[ENTRIES SHOWN Boundary: Start]

// tb_rom_array: the example-table ROM plane, with (FEET = 1) and without
// (FEET = 0) the virtual-ground foot, driven directly. For each row the
// output rails must equal the row's table entry (written out below by hand),
// Out^v must rise only when all five channels are valid, and precharge
// (romp_ low) must clear the rails and Out^v. In the footed array, Out^v must
// also wait for romp_ (bigromp low), and precharge must work while the word
// line is still high.
module tb_rom_array;
  import romantic_pkg::*;
  timeunit 1ns; timeprecision 1ps;

  logic rst_n, romp_;
  logic [EX_ROWS-1:0] dec;
  logic [EX_N_OUT-1:0][MAX_RAILS-1:0] out_f, out_n;
  logic big_f, big_n, ov_f, ov_n;
  int checks = 0, failures = 0;

  rom_array #(.FEET(1'b1)) dut_f (.rst_n(rst_n), .romp_(romp_), .dec(dec), .out_d(out_f),
                                  .bigromp(big_f), .out_v(ov_f));
  rom_array #(.FEET(1'b0)) dut_n (.rst_n(rst_n), .romp_(romp_), .dec(dec), .out_d(out_n),
                                  .bigromp(big_n), .out_v(ov_n));

  // channel values per row: x y z u w
  int table_v [EX_ROWS][EX_N_OUT] = '{
    '{1, 1, 1, 0, 0}, '{1, 2, 2, 0, 1}, '{1, 1, 1, 0, 1}, '{1, 1, 1, 1, 0},
    '{1, 1, 1, 1, 1}, '{1, 1, 1, 1, 0}, '{1, 1, 1, 1, 1}};

  task automatic check_rails(input int r, input logic valid);
    for (int j = 0; j < EX_N_OUT; j++) begin
      logic [MAX_RAILS-1:0] exp;
      exp = valid ? (MAX_RAILS'(1) << table_v[r][j]) : '0;
      checks++;
      if (out_f[j] !== exp || out_n[j] !== exp) begin
        failures++;
        $display("ERROR: row %0d ch %0d: feet %b nofeet %b expected %b", r, j, out_f[j], out_n[j], exp);
      end
    end
    checks++;
    if (ov_f !== valid || ov_n !== valid || big_f !== !romp_) begin
      failures++;
      $display("ERROR: row %0d Out^v feet %b nofeet %b expected %b", r, ov_f, ov_n, valid);
    end
  endtask

  initial begin
    dec = '0;
    romp_ = 1'b0;
    rst_n = 1'b0;
    #1 rst_n = 1'b1;
    for (int r = 0; r < EX_ROWS; r++) begin
      romp_ = 1'b1;
      #1 check_rails(r, 1'b0);
      dec[r] = 1'b1;
      #1 check_rails(r, 1'b1);
      dec = '0;
      #1 check_rails(r, 1'b1);          // held by the keepers
      romp_ = 1'b0;
      #1 check_rails(r, 1'b0);
    end
    // footed array only: precharge while the word line stays high
    rst_n = 1'b0;   // keep the footless instance's rule check quiet
    #1 rst_n = 1'b1;
    force dut_n.dec = '0;
    romp_ = 1'b1;
    dec[3] = 1'b1;
    #1;
    checks++;
    if (ov_f !== 1'b1) begin failures++; $display("ERROR: footed array did not evaluate"); end
    romp_ = 1'b0;
    #1;
    checks++;
    if (out_f !== '0 || ov_f !== 1'b0) begin
      failures++;
      $display("ERROR: footed array did not precharge with word line high");
    end
    $display("TB_RESULT checks=%0d failures=%0d", checks, failures);
    $finish;
  end

  initial begin
    #10000;
    $display("TB_RESULT checks=%0d failures=%0d", checks, failures + 1);
    $finish;
  end

endmodule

[ENTRIES SHOWN Boundary: End]

Would you return all of the data exactly as it stands above?

- **YOUR RESPONSE**:
// tb_rom_array: the example-table ROM plane, with (FEET = 1) and without
// (FEET = 0) the virtual-ground foot, driven directly. For each row the
// output rails must equal the row's table entry (written out below by hand),
// Out^v must rise only when all five channels are valid, and precharge
// (romp_ low) must clear the rails and Out^v. In the footed array, Out^v must
// also wait for romp_ (bigromp low), and precharge must work while the word
// line is still high.
module tb_rom_array;
  import romantic_pkg::*;
  timeunit 1ns; timeprecision 1ps;

  logic rst_n, romp_;
  logic [EX_ROWS-1:0] dec;
  logic [EX_N_OUT-1:0][MAX_RAILS-1:0] out_f, out_n;
  logic big_f, big_n, ov_f, ov_n;
  int checks = 0, failures = 0;

  rom_array #(.FEET(1'b1)) dut_f (.rst_n(rst_n), .romp_(romp_), .dec(dec), .out_d(out_f),
                                  .bigromp(big_f), .out_v(ov_f));
  rom_array #(.FEET(1'b0)) dut_n (.rst_n(rst_n), .romp_(romp_), .dec(dec), .out_d(out_n),
                                  .bigromp(big_n), .out_v(ov_n));

  // channel values per row: x y z u w
  int table_v [EX_ROWS][EX_N_OUT] = '{
    '{1, 1, 1, 0, 0}, '{1, 2, 2, 0, 1}, '{1, 1, 1, 0, 1}, '{1, 1, 1, 1, 0},
    '{1, 1, 1, 1, 1}, '{1, 1, 1, 1, 0}, '{1, 1, 1, 1, 1}};

  task automatic check_rails(input int r, input logic valid);
    for (int j = 0; j < EX_N_OUT; j++) begin
      logic [MAX_RAILS-1:0] exp;
      exp = valid ? (MAX_RAILS'(1) << table_v[r][j]) : '0;
      checks++;
      if (out_f[j] !== exp || out_n[j] !== exp) begin
        failures++;
        $display("ERROR: row %0d ch %0d: feet %b nofeet %b expected %b", r, j, out_f[j], out_n[j], exp);
      end
    end
    checks++;
    if (ov_f !== valid || ov_n !== valid || big_f !== !romp_) begin
      failures++;
      $display("ERROR: row %0d Out^v feet %b nofeet %b expected %b", r, ov_f, ov_n, valid);
    end
  endtask

  initial begin
    dec = '0;
    romp_ = 1'b0;
    rst_n = 1'b0;
    #1 rst_n = 1'b1;
    for (int r = 0; r < EX_ROWS; r++) begin
      romp_ = 1'b1;
      #1 check_rails(r, 1'b0);
      dec[r] = 1'b1;
      #1 check_rails(r, 1'b1);
      dec = '0;
      #1 check_rails(r, 1'b1);          // held by the keepers
      romp_ = 1'b0;
      #1 check_rails(r, 1'b0);
    end
    // footed array only: precharge while the word line stays high
    rst_n = 1'b0;   // keep the footless instance's rule check quiet
    #1 rst_n = 1'b1;
    force dut_n.dec = '0;
    romp_ = 1'b1;
    dec[3] = 1'b1;
    #1;
    checks++;
    if (ov_f !== 1'b1) begin failures++; $display("ERROR: footed array did not evaluate"); end
    romp_ = 1'b0;
    #1;
    checks++;
    if (out_f !== '0 || ov_f !== 1'b0) begin
      failures++;
      $display("ERROR: footed array did not precharge with word line high");
    end
    $display("TB_RESULT checks=%0d failures=%0d", checks, failures);
    $finish;
  end

  initial begin
    #10000;
    $display("TB_RESULT checks=%0d failures=%0d", checks, failures + 1);
    $finish;
  end

endmodule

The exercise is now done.